As if to tell us that it was OK to leave Cartagena, smooth out our worries that we would be disappointed with a new place, the cruise ships landed. About a billion people poured into the streets, clogging the sidewalks and caused the street vendors to heighten their sales tactics, yelling over the crowds, making our tranquil little hamlet a roaring, hot, crowded yuck fest. OK maybe that is a bit severe, but the people that descended on the old city were anything but appreciative of its gifts. These loud, rough, people that plowed their way through the shops and cafes said things like "it's the same old shit" or "where are we this time?" or "when can we get back on the boat". It was depressing.
In an effort to leave the crowds of the old city, we ventured outside the protection of the walled cocoon and into the "real" part of the city to see an ancient fortress. This 'sight to see' was located in what many might consider the true city since it is where most locals live. It is filled with high rises, car horns and poverty. Now we weren't staying in the old walled city proper, our area wasn't all gold and lace, in fact our area had prostitutes and drunk toothless men on stoops and yes, my husband Jesse was asked if he wanted any drugs... twice. BUT the prostitutes were friendly and while their faces definitely were hardened from their life experiences, they were gentle and kind to us. The toothless men greeted us politely each time we passed and the drug enthusiasts asked in the most friendly, nonthreatening way, if we wanted anything. No, seriously, it really was so safe feeling and wonderful. But now we were in a foreign land, the "outside", and walking, alone.

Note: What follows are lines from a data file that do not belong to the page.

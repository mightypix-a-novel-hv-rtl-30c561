// Link data multiplexer: builds the 32-bit frame {header, 30-bit payload}
// that is scrambled and serialized.
//
// Sources: hit data from the gearbox (header 01), an idle frame when no data
// is waiting, the time-alignment sync frame, and a PRBS-7 (x^7 + x^6 + 1)
// test sequence, 30 bits per frame (header 10 for all but data). With src =
// SRC_DATA a sync_req pulse (TFC time-alignment command) queues exactly one
// sync frame ahead of the data. The document lists the sources; header
// values, idle/sync patterns and the PRBS polynomial are this design's choice.
// frame is valid every cycle; take consumes it (and a gearbox payload, if one
// was used). Clock: 80 MHz link clock.
module mpx_data_mux
  import mpx_pkg::*;
(
  input  logic               clk,
  input  logic               rst_n,
  input  src_t               src,
  input  logic               sync_req,
  input  logic               pay_valid,
  input  logic [PAY_W-1:0]   pay_data,
  output logic               pay_ready,
  output logic [FRAME_W-1:0] frame,
  input  logic               take,
  output logic               sent_sync
);

  logic [6:0]       prbs;
  logic [PAY_W-1:0] prbs_word;
  logic [6:0]       prbs_next;
  logic             sync_pend;

  always_comb begin
    logic [6:0] s;
    s = prbs;
    for (int i = PAY_W - 1; i >= 0; i--) begin
      prbs_word[i] = s[6];
      s = {s[5:0], s[6] ^ s[5]};
    end
    prbs_next = s;
  end

  always_comb begin
    pay_ready = 1'b0;
    sent_sync = 1'b0;
    unique case (src)
      SRC_SYNC: begin frame = {HDR_CTRL, PAY_SYNC}; sent_sync = take; end
      SRC_PRBS: frame = {HDR_CTRL, prbs_word};
      default: begin
        if (sync_pend) begin
          frame     = {HDR_CTRL, PAY_SYNC};
          sent_sync = take;
        end else if (pay_valid) begin
          frame     = {HDR_DATA, pay_data};
          pay_ready = take;
        end else begin
          frame = {HDR_CTRL, PAY_IDLE};
        end
      end
    endcase
  end

  always_ff @(posedge clk or negedge rst_n) begin
    if (!rst_n) begin
      prbs      <= 7'h7F;
      sync_pend <= 1'b0;
    end else begin
      if (src == SRC_PRBS && take) prbs <= prbs_next;
      if (sync_req)                       sync_pend <= 1'b1;
      else if (take && src == SRC_DATA)   sync_pend <= 1'b0;
    end
  end

endmodule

We found ourselves at the fortress, a mammoth stone pyramid/ castle, that let us see the rest of Cartagena and the sunset. It was a fascinating glimpse into the past and worth the steep, sweaty climb to the top. As the sun dipped and the skyline became an array of twinkling lights, we headed back home...now in the dark.
Most people are probably thinking "oh crap! I knew it, this is when all the stories I've heard about Colombia are going to happen to this poor family", but it is actually the opposite. The streets, even in a questionable area, were big and bright and were filled with friendly people. Sketchy places that had us looking at each other sideways in daylight, turned into fruit sellers and coffee vendors by night. Happy laughter filled the air in these areas of town as European backpackers and locals shared drinks together. It was remarkable. Now that said, we try to be smart about travelling and kept our passports locked in a safe at the hotel and I didn't carry a purse, but I also watched as Colombian tourists to the area, wore big bold jewelry and European tourists openly asked directions showing their vulnerability. It is a significantly different Colombia these days and the locals try to tell you that every chance they can.
We turned the corner onto our hotel street and it was as if time slowed, becoming a thick dough you try to move your hands through. The brightly colored flags above our heads reflected the street lights and the entire street seemed to glow warmly. Every shop owner and vendor smiled big and nodded their heads hello, recognizing us as we moved past their doorway. The sweet, warm air was thick with the familiar smell of flowers, fried food and cigars. We inhaled each moment, each step, until we reached our hotel. reticent to have the evening end.
As we stepped up onto the sidewalk and out of the more pedestrian friendly roadway, we were greeted by a brand new Italian Restaurant! Jesse and I were married in Italy and last year took our son to Italy introducing him to the family obsession. Turns out the owner, an Italian man, and his wife moved to Cartagena recently and decided to open this little bistro. Lucky us, we stumbled upon them on opening night! Handmade pasta, Italian wines and exquisite presentation made for the most endearing final meal in a city we fell in love with much like we did with Italy.
There is no denying that Colombia has had a frightening past, but they have done so much to change the atmosphere of the country and its troubled cities in the recent years. They are welcoming to tourists, excitedly sharing where new travelers should make sure to go and compassionately help those that speak Spanish as deplorably as I do. They are a wonderful people in a gorgeous country and I highly suggest you plan a visit.
-Cheers from the Vivác Winery Family!